The TTB has certain requirements for appellations to be approved and put on wine labels. What isn’t part of those requirements? Anything to do with the wine itself.

In the current system, any appellation is approved if it meets the TTB’s requirements regarding naming, boundaries and other regional distinctions. These requirements might lead to differences in the wines produced. But most often, consumers need to decide for themselves whether the designation is meaningful.

There’s some argument for this. It’s hard to create recognition without first establishing a regional identity from which producers can draw association. However, this also creates a system that quickly becomes cluttered with American Viticultural Area (AVA) dreck, as we see today.

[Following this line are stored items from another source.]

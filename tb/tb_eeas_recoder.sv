// tb_eeas_recoder: checks the greedy angle recoding step against a
// real-valued search of the extended elementary angle set done in the
// testbench itself.
//
// For each residual angle z (corner cases, tiny values and random values over
// the +/-2 rad range) the testbench enumerates every tangent
// 2^-a, 2^-a + 2^-b, 2^-a - 2^-b (a < b < NSHIFT) and 0, finds the smallest
// achievable | |z| - atan(t) |, and checks that the recoder's choice:
//   - reaches that minimum (within one LSB of table rounding),
//   - reports delta = sign(z) * atan(t) of the element it names,
//   - gives the direction of z and cos(atan(t)) of the element.
module tb_eeas_recoder;
  import eeas_pkg::*;

  localparam int unsigned WI     = W_DEF + GUARD_DEF;
  localparam int unsigned FRAC   = FRAC_DEF;
  localparam int unsigned NSHIFT = NSHIFT_DEF;
  localparam real         LSB    = 1.0 / (2.0 ** FRAC);

  logic signed [WI-1:0] z;
  elem_t                elem;
  logic                 neg;
  logic signed [WI-1:0] delta;
  logic        [WI-1:0] cosf;

  int checks = 0, failures = 0;
  logic clk = 1'b0;
  always #5 clk = ~clk;

  eeas_recoder dut (.z_i(z), .elem_o(elem), .neg_o(neg), .delta_o(delta), .cosf_o(cosf));

  initial begin
    repeat (100000) @(posedge clk);
    failures++;
    $display("TB_RESULT checks=%0d failures=%0d", checks, failures);
    $finish;
  end

  task automatic check(string what, bit ok);
    checks++;
    if (!ok) begin
      failures++;
      $display("FAIL: %s", what);
    end
  endtask

  function automatic real rabs(real v);
    return v < 0.0 ? -v : v;
  endfunction

  // Smallest achievable error over the whole set, in radians.
  function automatic real best_error(real mag);
    real best, t;
    best = mag;
    for (int a = 0; a < NSHIFT; a++) begin
      t = 2.0 ** (-a);
      if (rabs(mag - $atan(t)) < best) best = rabs(mag - $atan(t));
      for (int b = a + 1; b < NSHIFT; b++) begin
        t = 2.0 ** (-a) + 2.0 ** (-b);
        if (rabs(mag - $atan(t)) < best) best = rabs(mag - $atan(t));
        t = 2.0 ** (-a) - 2.0 ** (-b);
        if (rabs(mag - $atan(t)) < best) best = rabs(mag - $atan(t));
      end
    end
    return best;
  endfunction

  // Tangent named by the element fields
  function automatic real tan_of(elem_t e);
    real t, p0, p1;
    int  a, b;
    if (!e.active) return 0.0;
    a  = int'(e.s0);
    b  = int'(e.s1);
    p0 = 2.0 ** (-a);
    p1 = 2.0 ** (-b);
    t  = p0;
    if (e.op1 == TERM_ADD) t = t + p1;
    if (e.op1 == TERM_SUB) t = t - p1;
    return t;
  endfunction

  task automatic try_z(logic signed [WI-1:0] v);
    real zr, mag, t, got_err, ang, dr;
    z = v;
    #1;
    zr  = real'(v) * LSB;
    mag = rabs(zr);
    t   = tan_of(elem);
    ang = $atan(t);
    dr  = real'(delta) * LSB;
    got_err = rabs(mag - ang);
    check($sformatf("z=%0d: error %e above best %e", v, got_err, best_error(mag)),
          got_err <= best_error(mag) + 1.5 * LSB);
    check($sformatf("z=%0d: delta %e vs atan %e", v, dr, ang),
          rabs(rabs(dr) - ang) <= 1.0 * LSB);
    if (elem.active) begin
      check($sformatf("z=%0d: direction", v), neg == (v < 0) && ((dr < 0.0) == (v < 0)));
      check($sformatf("z=%0d: s0 < s1 for two terms", v),
            elem.op1 == TERM_NONE || elem.s0 < elem.s1);
    end else begin
      check($sformatf("z=%0d: zero element has zero delta (%0d %h)", v, delta, elem), delta == 0);
    end
    check($sformatf("z=%0d: cos factor", v),
          rabs(real'(cosf) * LSB - 1.0 / $sqrt(1.0 + t * t)) <= 1.0 * LSB);
  endtask

  initial begin
    try_z('0);
    try_z(WI'(1));
    try_z(-WI'(1));
    try_z(WI'(3));
    try_z(WI'(longint'(0.7853981633974483 * 2.0 ** FRAC)));   // pi/4: one 45 degree step
    try_z(WI'(longint'(0.9827937232473290 * 2.0 ** FRAC)));   // atan(1.5), the largest element
    try_z(WI'(longint'(2.0 * 2.0 ** FRAC)));
    try_z(-WI'(longint'(2.0 * 2.0 ** FRAC)));
    for (int i = 0; i < 150; i++) begin
      logic signed [WI-1:0] r;
      r = WI'($urandom_range(0, 1 << (FRAC + 1)));
      if ($urandom_range(0, 1) == 1) r = -r;
      try_z(r);
    end
    for (int i = 0; i < 100; i++) begin
      logic signed [WI-1:0] r;
      r = WI'($urandom_range(0, 1 << $urandom_range(0, 16)));
      if ($urandom_range(0, 1) == 1) r = -r;
      try_z(r);
    end
    $display("TB_RESULT checks=%0d failures=%0d", checks, failures);
    $finish;
  end

endmodule
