// eeas_scale_mult: fixed-point fractional multiplier for scale-factor
// compensation.
//
// In the extended angle set every element has its own gain
// 1/cos(atan(t)), so the total CORDIC gain depends on the sequence chosen for
// the input angle and cannot be a single constant preloaded into x as in the
// conventional algorithm. The generator therefore keeps the running product
// P = prod cos(atan(t_j)) and multiplies x and y by P at the end; this unit
// does one such product: p = round(a * b / 2^FRAC), b being an unsigned
// factor in [0, 1]. Compensating with a multiplier is this design's choice.
//
// Combinational. a_i signed, b_i unsigned, both FRAC fraction bits; p_o signed.
module eeas_scale_mult
  import eeas_pkg::*;
#(
  parameter int unsigned WI   = W_DEF + GUARD_DEF,
  parameter int unsigned FRAC = FRAC_DEF
) (
  input  logic signed [WI-1:0] a_i,
  input  logic        [WI-1:0] b_i,
  output logic signed [WI-1:0] p_o
);

  logic signed [2*WI:0] prod;
  logic signed [2*WI:0] rnd;

  assign prod = a_i * signed'({1'b0, b_i});
  assign rnd  = prod + ((2*WI+1)'(1) <<< (FRAC - 1));
  assign p_o  = WI'(rnd >>> FRAC);

endmodule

From now on, submitters will not only prove that the area in question is distinctive, but prove the wines are distinctive, too. Who decides this? Me, of course.

“Reserve” will be a meaningful term

“Reserve” is a word that wine lovers frequently see on labels. What does it mean? In some cases, absolutely nothing.

There’s no regulation in the U.S. around the use of “reserve.” A winery could label all its wines as such, if so inclined. I once saw a winery that made more of its reserve offering than they did of its lower-tier wine. Presumably it was a really good year.

Reserve should mean something. Perhaps it’s a selection of the best barrels. Or it’s one particular barrel unique enough to be bottled on its own. Maybe it’s one that will provide extended aging potential.

But too often, “reserve” seems to have more to do with marketing than what’s in the bottle. This means producers that make true reserve-style wines are competing against those who simply seek to make their wine sound classier. Going forward, the term will be reserved for wines that truly merit it.